CREATE TABLE users (
  id INT,
  name STRING,
  email STRING,
  created_at TIMESTAMP
)
USING PARQUET
PARTITIONED BY (year INT);

ALTER TABLE users ADD COLUMN last_login TIMESTAMP;
DROP TABLE users;

Spark SQL also supports external tables, temporary views, and managed tables with different storage formats (Parquet, ORC, Delta Lake, CSV).

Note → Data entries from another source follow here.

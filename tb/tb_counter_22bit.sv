// tb_counter_22bit: checks the timebase at its full 22-bit size.
// A reference count runs alongside the design; every cycle the poll
// select, the three speed clocks and the debounce tick are compared with
// the taps of that count. Runs one full 2^22-cycle wrap and also measures
// the period of the slowest speed clock (2^22 cycles = ~2 s at 2 MHz).
module tb_counter_22bit;
  logic clk = 1'b0, rst = 1'b1;
  logic [1:0] poll_sel;
  logic [2:0] speed_clk;
  logic db_tick;
  int checks = 0, failures = 0;

  counter_22bit dut (.clk, .rst, .poll_sel, .speed_clk, .db_tick);

  always #5 clk = ~clk;

  initial begin
    #200_000_000;
    failures++;
    $display("watchdog expired");
    $display("TB_RESULT checks=%0d failures=%0d", checks, failures);
    $finish;
  end

  logic [21:0] ref_cnt;
  logic        prev_slow;
  longint      cyc, last_rise, period;
  int          rises;

  initial begin
    ref_cnt = '0; prev_slow = 1'b0; cyc = 0; last_rise = -1; rises = 0; period = 0;
    repeat (3) @(posedge clk);
    @(negedge clk) rst = 1'b0;
    repeat ((1 << 22) + (1 << 21) + 4000) begin
      @(posedge clk);
      ref_cnt = ref_cnt + 1'b1;
      cyc++;
      #1;
      checks++;
      if (poll_sel !== ref_cnt[16:15] || speed_clk !== ref_cnt[21:19] ||
          db_tick !== (ref_cnt[13:0] == 14'h2000)) begin
        failures++;
        if (failures < 10)
          $display("mismatch at count %h: poll %b spd %b tick %b", ref_cnt, poll_sel, speed_clk, db_tick);
      end
      if (speed_clk[2] && !prev_slow) begin
        if (last_rise >= 0) period = cyc - last_rise;
        last_rise = cyc;
        rises++;
      end
      prev_slow = speed_clk[2];
    end
    checks++;
    if (rises < 2 || period != (1 << 22)) begin
      failures++;
      $display("slow clock period %0d, rises %0d", period, rises);
    end
    $display("TB_RESULT checks=%0d failures=%0d", checks, failures);
    $finish;
  end
endmodule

DML Operations in Spark SQL

Data Manipulation Language (DML) covers data access and modification. Standard DML operations include:

• SELECT — Query data with filtering, aggregation, and joins
• INSERT INTO — Add rows to existing tables
• INSERT OVERWRITE — Replace table data
• UPDATE — Modify existing rows (available in Delta Lake)
• DELETE — Remove rows (available in Delta Lake)
• WITH — Common table expressions (CTEs) for complex queries

Example:

INSERT INTO users (id, name, email, created_at)
VALUES (1, 'Alice', 'alice@example.com', CURRENT_TIMESTAMP);

SELECT name, COUNT(*) as login_count
FROM users
WHERE year = 2026
GROUP BY name
HAVING login_count > 5;

UPDATE users SET last_login = CURRENT_TIMESTAMP WHERE id = 1;

Key Differences from Standard SQL

Spark SQL’s HiveQL dialect has some quirks worth knowing:

• String concatenation uses CONCAT() function rather than || operator
• LIMIT clause is required for certain operations when running on distributed data
• Subqueries in FROM clauses work, but some correlated subqueries have limitations
• Window functions are well-supported (ROW_NUMBER, RANK, LAG, LEAD)
• CASE expressions follow standard SQL but have edge cases with NULL handling

Modern Alternatives and Extensions

If you’re implementing a new SQL engine, consider that Spark SQL has evolved significantly. Modern Spark (3.x+) supports:

• Delta Lake syntax for ACID transactions (UPDATE, DELETE, MERGE)
• Apache Iceberg and Apache Hudi table formats with richer semantics
• Structured Streaming with incremental processing
• Python/Scala/SQL unified APIs via DataFrame operations

For current reference material, check the official Apache Spark SQL documentation rather than the older Shark paper. The Spark SQL reference has been maintained and updated far beyond Shark’s original design.

If you’re building a SQL language implementation, study both Spark SQL’s execution model and the broader SQL standardization efforts. Spark’s approach prioritizes distributed execution over strict SQL compliance, which is a deliberate trade-off worth understanding for your own design decisions.